Between 1991 and 1993, Divjak was court-martialed by the JNA for issuing 120 pieces of light armor and 20,000 bullets to the Kiseljak Territorial Defence and was sentenced to nine months' imprisonment. He avoided the sentence by leaving the JNA and joining the Territorial Defense of the Republic of Bosnia and Herzegovina. In the first days of war, he was arrested under the charge of collaborating with the Serb forces and was imprisoned for 27 days. In prison, Divjak was on a hunger strike for four days.

Divjak later became the Deputy Commander of the Territorial Defense forces of Bosnia and Herzegovina and a month later he oversaw the defence of Sarajevo from a major JNA attack. Between 1993 and 1997, Divjak served as the Deputy Commander of the Headquarters of the Army of Bosnia and Herzegovina, charged with co-operating with civilian institutions and organisations (administration, economy, health, and education).

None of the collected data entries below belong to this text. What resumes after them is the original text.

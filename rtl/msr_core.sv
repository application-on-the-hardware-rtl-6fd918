// msr_core: multi-stage, multi-rate estimate of the illumination Ibar for
// multi-scale Retinex, followed by the Retinex output log I - log Ibar.
//
// Three 2x2 down-sampling low-pass stages form the scales D1 (W/2 x H/2),
// D2 (W/4 x H/4) and D3 (W/8 x H/8). The coarsest scale, weighted by
// omega_3, is interpolated back up one octave and added to omega_2 * D2; the
// sum is interpolated and added to omega_1 * D1; that sum is interpolated
// to full size and is Ibar. Because the weights sum to one and every filter
// has unit DC gain, Ibar keeps the brightness of the input.
//
// Every stage is line based and causal, so a scale reaches its adder long
// after the finer scale it is added to. The finer scale (and the input
// pixel itself, for the final log stage) is therefore held in a
// delay-adjustment FIFO, and each adder pairs samples by their raster
// position. The FIFO depths are given in lines of the scale they hold and
// must cover the lag of the coarse path (peaks measured on 1920 x 1080
// frames: 7.1 lines of I, 3.1 lines of D1, 1.1 lines of D2); too small a
// FIFO stalls the pipeline for good. The pyramid structure, its three
// scales and the need for a delay on the finer path follow the published
// design; the FIFO form of that delay and the depths are this design's.
//
// Interface: valid/ready stream of W x H pixels per frame in raster order
// in; the same number of 8-bit Retinex pixels out, in the same order. The
// input is taken at one pixel per cycle on average. W must be a multiple of
// 8; H may be any height of at least 8 (a scale with an odd line count is
// handled by the border rules of lpf_down and lpf_up). Debug outputs count the samples taken by each
// scale, for observing the stage-by-stage processing delay.
module msr_core
  import msr_pkg::*;
#(
  parameter int unsigned W        = 1920,
  parameter int unsigned H        = 1080,
  parameter logic [7:0]  OMEGA1   = 8'd85,
  parameter logic [7:0]  OMEGA2   = 8'd85,
  parameter logic [7:0]  OMEGA3   = 8'd86,
  parameter int unsigned FIFO_I_LINES  = 12,
  parameter int unsigned FIFO_D1_LINES = 8,
  parameter int unsigned FIFO_D2_LINES = 8,
  parameter kernel_t     COEF     = GAUSS9
) (
  input  logic clk,
  input  logic rst_n,
  input  logic in_valid,
  output logic in_ready,
  input  pix_t in_data,
  output logic out_valid,
  input  logic out_ready,
  output pix_t out_data,
  // Illumination estimate Ibar as it enters the log stage (for observation).
  output logic ibar_valid,
  output pix_t ibar_data
);
  localparam int unsigned H1 = (H + 1) / 2;
  localparam int unsigned H2 = (H1 + 1) / 2;
  localparam int unsigned H3 = (H2 + 1) / 2;

  // Stream wires: <name>_v / _r / _d.
  logic i0_v, i0_r;  pix_t i0_d;    // input copy to the delay FIFO
  logic ia_v, ia_r;  pix_t ia_d;    // input copy to the first down stage
  logic id_v, id_r;  pix_t id_d;    // delayed input to the log stage
  logic d1_v, d1_r;  pix_t d1_d;
  logic d1s_v, d1s_r; pix_t d1s_d;  // D1 skip path
  logic d1n_v, d1n_r; pix_t d1n_d;  // D1 to next down stage
  logic d1f_v, d1f_r; pix_t d1f_d;  // D1 after its FIFO
  logic d1w_v, d1w_r; pix_t d1w_d;  // omega_1 * D1
  logic d2_v, d2_r;  pix_t d2_d;
  logic d2s_v, d2s_r; pix_t d2s_d;
  logic d2n_v, d2n_r; pix_t d2n_d;
  logic d2f_v, d2f_r; pix_t d2f_d;
  logic d2w_v, d2w_r; pix_t d2w_d;  // omega_2 * D2
  logic d3_v, d3_r;  pix_t d3_d;
  logic d3w_v, d3w_r; pix_t d3w_d;  // omega_3 * D3
  logic u3_v, u3_r;  pix_t u3_d;
  logic s2_v, s2_r;  pix_t s2_d;
  logic u2_v, u2_r;  pix_t u2_d;
  logic s1_v, s1_r;  pix_t s1_d;
  logic u1_v, u1_r;  pix_t u1_d;    // Ibar

  // ---- Input: one copy waits for Ibar, one goes down the pyramid ----
  stream_fork u_fork0 (
    .in_valid (in_valid), .in_ready (in_ready), .in_data (in_data),
    .a_valid (i0_v), .a_ready (i0_r), .a_data (i0_d),
    .b_valid (ia_v), .b_ready (ia_r), .b_data (ia_d));

  sync_fifo #(.WIDTH(PIX_W), .DEPTH(FIFO_I_LINES * W)) u_fifo_i (
    .clk, .rst_n,
    .in_valid (i0_v), .in_ready (i0_r), .in_data (i0_d),
    .out_valid (id_v), .out_ready (id_r), .out_data (id_d));

  // ---- Down-sampling path ----
  lpf_down #(.W_IN(W), .H_IN(H), .COEF(COEF)) u_down1 (
    .clk, .rst_n,
    .in_valid (ia_v), .in_ready (ia_r), .in_data (ia_d),
    .out_valid (d1_v), .out_ready (d1_r), .out_data (d1_d));

  stream_fork u_fork1 (
    .in_valid (d1_v), .in_ready (d1_r), .in_data (d1_d),
    .a_valid (d1s_v), .a_ready (d1s_r), .a_data (d1s_d),
    .b_valid (d1n_v), .b_ready (d1n_r), .b_data (d1n_d));

  lpf_down #(.W_IN(W/2), .H_IN(H1), .COEF(COEF)) u_down2 (
    .clk, .rst_n,
    .in_valid (d1n_v), .in_ready (d1n_r), .in_data (d1n_d),
    .out_valid (d2_v), .out_ready (d2_r), .out_data (d2_d));

  stream_fork u_fork2 (
    .in_valid (d2_v), .in_ready (d2_r), .in_data (d2_d),
    .a_valid (d2s_v), .a_ready (d2s_r), .a_data (d2s_d),
    .b_valid (d2n_v), .b_ready (d2n_r), .b_data (d2n_d));

  lpf_down #(.W_IN(W/4), .H_IN(H2), .COEF(COEF)) u_down3 (
    .clk, .rst_n,
    .in_valid (d2n_v), .in_ready (d2n_r), .in_data (d2n_d),
    .out_valid (d3_v), .out_ready (d3_r), .out_data (d3_d));

  // ---- Skip paths: delay adjustment and weights ----
  sync_fifo #(.WIDTH(PIX_W), .DEPTH(FIFO_D1_LINES * W / 2)) u_fifo_d1 (
    .clk, .rst_n,
    .in_valid (d1s_v), .in_ready (d1s_r), .in_data (d1s_d),
    .out_valid (d1f_v), .out_ready (d1f_r), .out_data (d1f_d));

  weight_mul #(.W(OMEGA1)) u_w1 (
    .clk, .rst_n,
    .in_valid (d1f_v), .in_ready (d1f_r), .in_data (d1f_d),
    .out_valid (d1w_v), .out_ready (d1w_r), .out_data (d1w_d));

  sync_fifo #(.WIDTH(PIX_W), .DEPTH(FIFO_D2_LINES * W / 4)) u_fifo_d2 (
    .clk, .rst_n,
    .in_valid (d2s_v), .in_ready (d2s_r), .in_data (d2s_d),
    .out_valid (d2f_v), .out_ready (d2f_r), .out_data (d2f_d));

  weight_mul #(.W(OMEGA2)) u_w2 (
    .clk, .rst_n,
    .in_valid (d2f_v), .in_ready (d2f_r), .in_data (d2f_d),
    .out_valid (d2w_v), .out_ready (d2w_r), .out_data (d2w_d));

  weight_mul #(.W(OMEGA3)) u_w3 (
    .clk, .rst_n,
    .in_valid (d3_v), .in_ready (d3_r), .in_data (d3_d),
    .out_valid (d3w_v), .out_ready (d3w_r), .out_data (d3w_d));

  // ---- Up-sampling path ----
  lpf_up #(.W_IN(W/8), .H_IN(H3), .H_OUT(H2), .COEF(COEF)) u_up3 (
    .clk, .rst_n,
    .in_valid (d3w_v), .in_ready (d3w_r), .in_data (d3w_d),
    .out_valid (u3_v), .out_ready (u3_r), .out_data (u3_d));

  stream_add u_add2 (
    .clk, .rst_n,
    .a_valid (u3_v), .a_ready (u3_r), .a_data (u3_d),
    .b_valid (d2w_v), .b_ready (d2w_r), .b_data (d2w_d),
    .out_valid (s2_v), .out_ready (s2_r), .out_data (s2_d));

  lpf_up #(.W_IN(W/4), .H_IN(H2), .H_OUT(H1), .COEF(COEF)) u_up2 (
    .clk, .rst_n,
    .in_valid (s2_v), .in_ready (s2_r), .in_data (s2_d),
    .out_valid (u2_v), .out_ready (u2_r), .out_data (u2_d));

  stream_add u_add1 (
    .clk, .rst_n,
    .a_valid (u2_v), .a_ready (u2_r), .a_data (u2_d),
    .b_valid (d1w_v), .b_ready (d1w_r), .b_data (d1w_d),
    .out_valid (s1_v), .out_ready (s1_r), .out_data (s1_d));

  lpf_up #(.W_IN(W/2), .H_IN(H1), .H_OUT(H), .COEF(COEF)) u_up1 (
    .clk, .rst_n,
    .in_valid (s1_v), .in_ready (s1_r), .in_data (s1_d),
    .out_valid (u1_v), .out_ready (u1_r), .out_data (u1_d));

  assign ibar_valid = u1_v && u1_r;
  assign ibar_data  = u1_d;

  // ---- Retinex output ----
  ssr_log u_ssr (
    .clk, .rst_n,
    .i_valid (id_v), .i_ready (id_r), .i_data (id_d),
    .l_valid (u1_v), .l_ready (u1_r), .l_data (u1_d),
    .out_valid, .out_ready, .out_data);
endmodule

Divjak, as an ethnic Serb, was made a general in order to present a multiethnic character of the Army of the Republic of Bosnia and Herzegovina. He himself commented on the issue by saying that he felt like a "flower arrangement" and said that "of course, someone has to be a flower arrangement too". He expressed that it was shameful if his service to the army were only temporary. Indeed, he and Stjepan Šiber (as a Croat) were the only non-Bosniaks in the Chief of Staff. Both of them were offered retirement in March 1996 by the Chairman of the Presidency of Bosnia and Herzegovina, Alija Izetbegović. At the beginning of the war, out of 18 percent of Croats and 12 percent of Serbs, only one percent of both remained in the ranks of the Bosnian army. Divjak complained about that to Rasim Delić, then a Chief of Staff, as well as Izetbegović, but it was explained that it was because "Bosniak soldiers didn't trust the Serb commanders." Divjak was later excluded by Delić from the decision making process in the Army. The Bosniaks in the Army allegedly had no confidence in Serb commanders according to Oslobođenje.

Later life

Divjak was the executive director of OGBH ("Obrazovanje Gradi BiH": "Education builds Bosnia and Herzegovina"), which he co-founded. The association's goals are to help children whose families are victims of the war, by providing grants of money, but also to help education in Bosnia, even in the poorest parts of the country, by providing financial and material support.

Divjak has won many international and national awards, including the French Legion of Honour, Order of Lafayette, Sixth of April Award of Sarajevo, the International League of Humanists Plaque, and the Plaque of the Sarajevo Canton.

From 2004 until his death, he was a member of the Steering Board of the NGO Reference Group, Sarajevo. From 1998 until his death, Divjak was a member of the Association of Independent Intellectuals "Krug 99", Sarajevo. Before 1998, he was an active member of other associations, including sports associations, and the faculty of physical education in Sarajevo, and he has been a member of various NGOs in Bosnia.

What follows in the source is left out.